Фрау Хотце доставляло большое удовольствие беседовать с матерью о политике. Она почти каждый вечер приглашала нас в столовую, угощала меня домашним лимонадом, а мою мать - рюмочкой яичного ликера.

“Неужели ты никогда не интересовалась политикой?” - удивлялась фрау Хотце. “Когда у женщины больной муж и двое сыновей, времени на подобные вещи уже не остается”, - осторожно отвечала мать, прихлебывая свой ликер маленькими глотками. “Но ведь это всегда было так важно!”
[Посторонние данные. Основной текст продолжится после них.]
// complex_mult: rotates a complex sample by a twiddle factor with three real
// multipliers instead of four.
//
// For a sample X + jY and a twiddle C + jS the product is
//   R = C*X - S*Y,  I = S*X + C*Y.
// The design shares one product Z = C*(X - Y) between both outputs:
//   R = Z + Y*(C - S),  I = X*(C + S) - Z,
// so the datapath is one subtractor ahead of the multipliers (X - Y), three
// signed multipliers (by C, C - S and C + S), one adder and one subtractor.
// The three coefficients come in as separate inputs, as a twiddle table would
// supply them. Each multiplier is a signed_mult (Baugh-Wooley).
//
// Number format (this design's choice): X, Y are DW-bit integers; C, C+S and
// C-S are TW-bit two's complement with FRAC fractional bits. R and I are formed
// at full precision, then rounded to nearest (half up) by dropping FRAC bits,
// and returned with DW+1 bits, enough for |X+jY| * |W| <= sqrt(2) * 2**(DW-1).
// Purely combinational.
module complex_mult #(
  parameter int unsigned DW   = 16,  // sample width
  parameter int unsigned TW   = 16,  // coefficient width
  parameter int unsigned FRAC = 14   // fractional bits of the coefficients
) (
  input  logic signed [DW-1:0] x,     // real part of the sample
  input  logic signed [DW-1:0] y,     // imaginary part of the sample
  input  logic signed [TW-1:0] c,     // C
  input  logic signed [TW-1:0] cps,   // C + S
  input  logic signed [TW-1:0] cms,   // C - S
  output logic signed [DW:0]   r,     // real part of the product
  output logic signed [DW:0]   i      // imaginary part of the product
);

  localparam int unsigned FW = DW + TW + 2;  // full-precision sum width

  logic signed [DW:0]        d;       // X - Y
  logic signed [DW+TW:0]     pz;      // C*(X-Y)
  logic signed [DW+TW-1:0]   px;      // X*(C+S)
  logic signed [DW+TW-1:0]   py;      // Y*(C-S)
  logic signed [FW-1:0]      r_full, i_full;

  assign d = (DW+1)'(x) - (DW+1)'(y);

  signed_mult #(.N(DW + 1), .M(TW)) u_mz (.a(d), .b(c),   .p(pz));
  signed_mult #(.N(DW),     .M(TW)) u_mx (.a(x), .b(cps), .p(px));
  signed_mult #(.N(DW),     .M(TW)) u_my (.a(y), .b(cms), .p(py));

  localparam logic signed [FW-1:0] HALF = FW'(1) <<< (FRAC - 1);

  assign r_full = FW'(pz) + FW'(py) + HALF;
  assign i_full = FW'(px) - FW'(pz) + HALF;

  assign r = (DW+1)'(r_full >>> FRAC);
  assign i = (DW+1)'(i_full >>> FRAC);

endmodule
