// complex_mult_tb: drives the three-multiplier complex multiplier with random
// samples and random twiddle angles (plus the corner samples) and compares R
// and I with the four-multiplier formula R = C*X - S*Y, I = S*X + C*Y,
// rounded half up after dropping 14 fractional bits.
module complex_mult_tb;
  import tb_dft_pkg::*;

  int checks = 0, failures = 0;
  logic clk = 1'b0;
  always #5 clk = ~clk;

  initial begin : watchdog
    repeat (100000) @(posedge clk);
    failures++;
    $display("TB_RESULT checks=%0d failures=%0d", checks, failures);
    $finish;
  end

  logic signed [15:0] x, y, c, cps, cms;
  logic signed [16:0] r, i;

  complex_mult dut (.x(x), .y(y), .c(c), .cps(cps), .cms(cms), .r(r), .i(i));

  initial begin
    for (int t = 0; t < 5000; t++) begin
      longint cc, ss, er, ei;
      int k, n;
      n = 1 + int'($urandom % 64);
      k = int'($urandom % 64);
      cc = tw_re(k, n, 14);
      ss = tw_im(k, n, 14);
      x = 16'($urandom);
      y = 16'($urandom);
      case (t % 7)
        0: begin x = 16'sh8000; y = 16'sh8000; end
        1: begin x = 16'sh7FFF; y = 16'sh8000; end
        2: begin x = 16'sh8000; y = 16'sh7FFF; end
        default: ;
      endcase
      c   = 16'(cc);
      cps = 16'(cc + ss);
      cms = 16'(cc - ss);
      #1;
      rot_ref(longint'(x), longint'(y), cc, ss, 14, er, ei);
      checks++;
      if (longint'(r) != er || longint'(i) != ei) begin
        failures++;
        $display("FAIL (%0d,%0d)*W%0d^%0d: exp (%0d,%0d) got (%0d,%0d)", x, y, n, k, er, ei, r, i);
      end
    end
    $display("TB_RESULT checks=%0d failures=%0d", checks, failures);
    $finish;
  end

endmodule
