// twiddle_rot: multiplies a complex sample by the constant twiddle W_NPT^K.
//
// The twiddle's coefficients C, C+S and C-S are taken from the constant
// functions of fft_pkg at elaboration time and fed to a three-multiplier
// complex_mult. When K is a multiple of NPT the twiddle is 1 and the sample is
// only sign-extended, so no multiplier is built. The output is one bit wider
// than the input in both cases, so that a butterfly's rotated inputs share a
// width. Purely combinational.
module twiddle_rot
  import fft_pkg::*;
#(
  parameter int unsigned DW  = 16,  // sample width
  parameter int unsigned K   = 1,   // twiddle exponent
  parameter int unsigned NPT = 8    // transform size of the twiddle
) (
  input  logic signed [DW-1:0] xr,
  input  logic signed [DW-1:0] xi,
  output logic signed [DW:0]   yr,
  output logic signed [DW:0]   yi
);

  if (K % NPT == 0) begin : g_unity
    assign yr = (DW+1)'(xr);
    assign yi = (DW+1)'(xi);
  end else begin : g_rot
    localparam logic signed [TW-1:0] C   = TW'(tw_c(int'(K % NPT), int'(NPT)));
    localparam logic signed [TW-1:0] CPS = TW'(tw_cps(int'(K % NPT), int'(NPT)));
    localparam logic signed [TW-1:0] CMS = TW'(tw_cms(int'(K % NPT), int'(NPT)));
    complex_mult #(.DW(DW), .TW(TW), .FRAC(FRAC)) u_cm (
      .x(xr), .y(xi), .c(C), .cps(CPS), .cms(CMS), .r(yr), .i(yi)
    );
  end

endmodule
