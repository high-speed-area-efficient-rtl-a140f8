// bfly_r2: radix-2 decimation-in-time butterfly.
//
// Input B is first rotated by the twiddle W = W_NPT^Q, then the two outputs
// are A + W*B and A - W*B: a multiplication followed by additions, the DIT
// order. With ROT = 0 the butterfly has no twiddle (W = 1) and no widening
// for it; with ROT = 1 the rotated operands are one bit wider (see
// twiddle_rot). Outputs grow one more bit for the addition, so
// OW = IW + ROT + 1 and no result overflows. Purely combinational.
module bfly_r2 #(
  parameter int unsigned IW  = 16,  // input width
  parameter bit          ROT = 1,   // 1: rotate B by W_NPT^Q
  parameter int unsigned Q   = 1,   // twiddle exponent
  parameter int unsigned NPT = 8,   // transform size of the twiddle
  localparam int unsigned RW = IW + 32'(ROT),
  localparam int unsigned OW = RW + 1
) (
  input  logic signed [IW-1:0] xr [2],  // [0] = A, [1] = B
  input  logic signed [IW-1:0] xi [2],
  output logic signed [OW-1:0] yr [2],  // [0] = A + WB, [1] = A - WB
  output logic signed [OW-1:0] yi [2]
);

  logic signed [RW-1:0] ar, ai, br, bi;

  assign ar = RW'(xr[0]);
  assign ai = RW'(xi[0]);
  if (ROT) begin : g_rot
    twiddle_rot #(.DW(IW), .K(Q), .NPT(NPT)) u_rot (
      .xr(xr[1]), .xi(xi[1]), .yr(br), .yi(bi)
    );
  end else begin : g_norot
    assign br = xr[1];
    assign bi = xi[1];
  end

  assign yr[0] = OW'(ar) + OW'(br);
  assign yi[0] = OW'(ai) + OW'(bi);
  assign yr[1] = OW'(ar) - OW'(br);
  assign yi[1] = OW'(ai) - OW'(bi);

endmodule
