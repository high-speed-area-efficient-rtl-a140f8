// bfly_r2_tb: checks the radix-2 butterfly bit-exactly. Three instances are
// driven with the same random operands: the default (W = W8^1), W8^2 = -j and
// W8^3, and one without rotation. The reference rotates B with the exact
// fixed-point formula and forms A + WB, A - WB.
module bfly_r2_tb;
  import tb_dft_pkg::*;

  int checks = 0, failures = 0;
  logic clk = 1'b0;
  always #5 clk = ~clk;

  initial begin : watchdog
    repeat (100000) @(posedge clk);
    failures++;
    $display("TB_RESULT checks=%0d failures=%0d", checks, failures);
    $finish;
  end

  localparam int NQ = 4;              // instance q: Q = q, ROT = (q != 0)
  logic signed [15:0] xr [2], xi [2];
  logic signed [17:0] yr [NQ][2], yi [NQ][2];
  logic signed [16:0] zr [2], zi [2];   // ROT = 0 instance

  bfly_r2 u_q1 (.xr(xr), .xi(xi), .yr(yr[1]), .yi(yi[1]));
  bfly_r2 #(.Q(2)) u_q2 (.xr(xr), .xi(xi), .yr(yr[2]), .yi(yi[2]));
  bfly_r2 #(.Q(3)) u_q3 (.xr(xr), .xi(xi), .yr(yr[3]), .yi(yi[3]));
  bfly_r2 #(.Q(0)) u_q0 (.xr(xr), .xi(xi), .yr(yr[0]), .yi(yi[0]));
  bfly_r2 #(.ROT(1'b0)) u_nr (.xr(xr), .xi(xi), .yr(zr), .yi(zi));

  task automatic cmp(string what, longint got, longint exp);
    checks++;
    if (got != exp) begin
      failures++;
      $display("FAIL %s: expected %0d got %0d", what, exp, got);
    end
  endtask

  initial begin
    for (int t = 0; t < 3000; t++) begin
      for (int m = 0; m < 2; m++) begin
        xr[m] = 16'($urandom);
        xi[m] = 16'($urandom);
        if (t == 0) begin xr[m] = 16'sh8000; xi[m] = 16'sh8000; end
        if (t == 1) begin xr[m] = 16'sh7FFF; xi[m] = 16'sh8000; end
      end
      #1;
      for (int q = 0; q < NQ; q++) begin
        longint br, bi;
        rot_ref(longint'(xr[1]), longint'(xi[1]), tw_re(q, 8, 14), tw_im(q, 8, 14), 14, br, bi);
        cmp($sformatf("q%0d y0r", q), longint'(yr[q][0]), longint'(xr[0]) + br);
        cmp($sformatf("q%0d y0i", q), longint'(yi[q][0]), longint'(xi[0]) + bi);
        cmp($sformatf("q%0d y1r", q), longint'(yr[q][1]), longint'(xr[0]) - br);
        cmp($sformatf("q%0d y1i", q), longint'(yi[q][1]), longint'(xi[0]) - bi);
      end
      cmp("nr y0r", longint'(zr[0]), longint'(xr[0]) + longint'(xr[1]));
      cmp("nr y0i", longint'(zi[0]), longint'(xi[0]) + longint'(xi[1]));
      cmp("nr y1r", longint'(zr[1]), longint'(xr[0]) - longint'(xr[1]));
      cmp("nr y1i", longint'(zi[1]), longint'(xi[0]) - longint'(xi[1]));
    end
    $display("TB_RESULT checks=%0d failures=%0d", checks, failures);
    $finish;
  end

endmodule
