// bfly_r3: radix-3 decimation-in-time butterfly.
//
// Inputs 1 and 2 are rotated by W_NPT^Q and W_NPT^2Q (input 0 by 1), then
// the 3-point DFT of (a, b, c) is taken. With W3 = -1/2 - j*sqrt(3)/2:
//   t = b + c, d = b - c
//   X0 = a + t
//   X1 = a - t/2 - j*(sqrt(3)/2)*d
//   X2 = a - t/2 + j*(sqrt(3)/2)*d
// The only non-trivial constant is sqrt(3)/2, held with FRAC fractional bits;
// two signed_mult instances form (sqrt(3)/2)*Re(d) and (sqrt(3)/2)*Im(d).
// X1 and X2 are summed at full precision and rounded to nearest (half up).
// The factoring into t and d is this design's choice; the butterfly's
// function is the 3-point DFT. OW = IW + ROT + 2. Purely combinational.
module bfly_r3
  import fft_pkg::*;
#(
  parameter int unsigned IW  = 16,
  parameter bit          ROT = 1,
  parameter int unsigned Q   = 1,
  parameter int unsigned NPT = 9,
  localparam int unsigned RW = IW + 32'(ROT),
  localparam int unsigned OW = RW + 2
) (
  input  logic signed [IW-1:0] xr [3],
  input  logic signed [IW-1:0] xi [3],
  output logic signed [OW-1:0] yr [3],
  output logic signed [OW-1:0] yi [3]
);

  logic signed [RW-1:0] wr [3];
  logic signed [RW-1:0] wi [3];

  for (genvar m = 0; m < 3; m++) begin : g_in
    if (ROT) begin : g_rot
      twiddle_rot #(.DW(IW), .K(m * Q), .NPT(NPT)) u_rot (
        .xr(xr[m]), .xi(xi[m]), .yr(wr[m]), .yi(wi[m])
      );
    end else begin : g_norot
      assign wr[m] = xr[m];
      assign wi[m] = xi[m];
    end
  end

  localparam logic signed [TW-1:0] K3 = TW'(sqrt3_half());
  localparam int unsigned FW = RW + TW + 3;  // full-precision width

  logic signed [RW:0]      tr, ti, dr, di;
  logic signed [RW+TW:0]   kdr, kdi;          // K3 * d

  assign tr = (RW+1)'(wr[1]) + (RW+1)'(wr[2]);
  assign ti = (RW+1)'(wi[1]) + (RW+1)'(wi[2]);
  assign dr = (RW+1)'(wr[1]) - (RW+1)'(wr[2]);
  assign di = (RW+1)'(wi[1]) - (RW+1)'(wi[2]);

  signed_mult #(.N(RW + 1), .M(TW)) u_kr (.a(dr), .b(K3), .p(kdr));
  signed_mult #(.N(RW + 1), .M(TW)) u_ki (.a(di), .b(K3), .p(kdi));

  logic signed [FW-1:0] mr, mi;   // (a - t/2) * 2**FRAC, plus rounding half
  logic signed [FW-1:0] x1r, x1i, x2r, x2i;

  always_comb begin
    mr  = (FW'(wr[0]) <<< FRAC) - (FW'(tr) <<< (FRAC - 1)) + (FW'(1) <<< (FRAC - 1));
    mi  = (FW'(wi[0]) <<< FRAC) - (FW'(ti) <<< (FRAC - 1)) + (FW'(1) <<< (FRAC - 1));
    x1r = mr + FW'(kdi);
    x1i = mi - FW'(kdr);
    x2r = mr - FW'(kdi);
    x2i = mi + FW'(kdr);
    yr[0] = OW'(wr[0]) + OW'(tr);
    yi[0] = OW'(wi[0]) + OW'(ti);
    yr[1] = OW'(x1r >>> FRAC);
    yi[1] = OW'(x1i >>> FRAC);
    yr[2] = OW'(x2r >>> FRAC);
    yi[2] = OW'(x2i >>> FRAC);
  end

endmodule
“Да, верно. Но мой муж был болен туберкулезом и не мог работать. Поэтому я сама должна была зарабатывать, чтобы кормить семью, да еще оплачивать ежегодное лечение мужа в туберкулезном санатории. Из-за болезни муж не мог заниматься торговлей, и мне ничего другого не оставалось, как самой вести магазин. Тогда евреи еще имели на это право при условии, что у них есть компаньон-ариец. И так продолжалось до 1938 года. Я покупала в Хемнице чулки и трикотаж, и мы с Лоной Фуркерт продавали эти вещи в нашем магазине. Торговать я не очень-то умела, у Лоны в этом деле было больше опыта. “Ты слишком скованно держишься”, - говорила она мне. - “Продавец должен привлекать людей, улыбаться покупателям, шутить с ними”. Сама Лона прекрасно умела это делать. Комплимент, улыбка, веселая шутка - и люди смеялись в ответ, и Лона объясняла им, как можно дешево купить качественный товар в нашем магазине, и редко кто уходил без покупки. Позднее я выучила наизусть ее шутки и даже употребляла их. Но все равно у меня никогда не получалось так, как у Лоны. У нее это было в крови. Мы ведь так и познакомились - она обратилась ко мне с какой-то шуткой, мы разговорились. А через некоторое время стали вместе работать. Я замещала Лону, когда ей нужно было идти в суд из-за Фуркерта, а когда мне нужно было кормить детей, она оставалась в магазине. Лишь много позже, где-то в 1938-м, Лона и мой муж открыли на Кайзер-Вильгельм-штрассе магазин побольше. Муж тогда опять чувствовал себя лучше. Однако настоящий коммерсант из него не получился. Бывало, он так углубится в свои книги, что даже не замечает пришедших в магазин покупателей. Поэтому вести дела продолжали мы с Лоной. Мужу было необходимо санаторное лечение, Лона должна была оплачивать адвокатов (кстати, Фуркерт тогда проиграл процесс), поэтому нам были нужны деньги.